In a recent article I wrote, “The Nonsense and Delusions People Believe As Truth,” I talked about the irrational and nonsensical beliefs people have about Donald Trump, and that it’s almost as if people are brainwashed into these beliefs.
Well in fact, people are brainwashed. It’s called propagandizing, and it’s nothing new. History is replete with demagogues who have brainwashed, through propaganda, the citizenry of a nation into going along with what the demagogue says.
A new book that just came out, “Hitler: Ascent 1889-1939,” by the German historian Volker Ullrich, is a cautionary tale of a narcissistic demagogue’s rise to power that has eerie and chilling parallels to our modern times and the rise of Donald Trump, and it shows that Hitler and Trump are soul brothers.
Hitler, like Trump, rose to power through demagoguery, showmanship and nativist appeals to the masses. Hitler came to power by saying he would make Germany great again, and was so thoroughly untruthful that he could no longer recognize the difference between lies and truth.
Hitler specialized in big, theatrical rallies staged with spectacular elements borrowed from the circus, and he adapted the content of his speeches to suit the tastes of his lower-middle-class, nationalist-conservative, ethnic-chauvinist and anti-Semitic listeners and peppered his speeches with coarse phrases and put-downs of hecklers.
Even as he fomented chaos by playing to crowds’ fears and resentments, he offered himself as the visionary leader who could restore law and order.
Hitler knew that propaganda must appeal to the emotions — not the reasoning powers — of the crowd.
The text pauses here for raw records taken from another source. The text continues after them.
// Shared testbench helpers: a 250 MHz clock, check counting, a watchdog and
// the final result line. Include inside a testbench module that declares
// `logic clk` and `int checks, failures`.
`ifndef TB_CHECK_SVH
`define TB_CHECK_SVH
`define CHECK(cond, msg) \
  begin \
    checks++; \
    if (!(cond)) begin \
      failures++; \
      $display("FAIL: %s (time %0t)", msg, $time); \
    end \
  end
`define TB_CLOCK initial clk = 1'b0; always #2 clk = ~clk;
`define TB_WATCHDOG(ncycles) \
  initial begin \
    repeat (ncycles) @(posedge clk); \
    failures++; \
    $display("FAIL: watchdog expired"); \
    $display("TB_RESULT checks=%0d failures=%0d", checks, failures); \
    $finish; \
  end
`define TB_DONE \
  begin \
    $display("TB_RESULT checks=%0d failures=%0d", checks, failures); \
    $finish; \
  end
`endif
Its “purely intellectual level,” Hitler said, “will have to be that of the lowest mental common denominator among the public it is desired to reach.” Because the understanding of the masses “is feeble,” he went on, effective propaganda needed to be boiled down to a few slogans that should be “persistently repeated until the very last individual has come to grasp the idea that has been put forward.”
Hitler’s supporters believed that the country needed “a man of iron” who could shake things up. “Why not give the National Socialists a chance?” a prominent banker said of the Nazis. “They seem pretty gutsy to me.”
Hitler had a dark, Darwinian view of the world and often harked back to a golden age for the country, the better to paint the present day in hues that were all the darker., as he put forth that
Germany was in a state of decline and decay and that he, and only he, could lead Germany to a new era of national greatness.
Be forewarned, this biography of Hitler will only need names to be changed if Trump is elected President.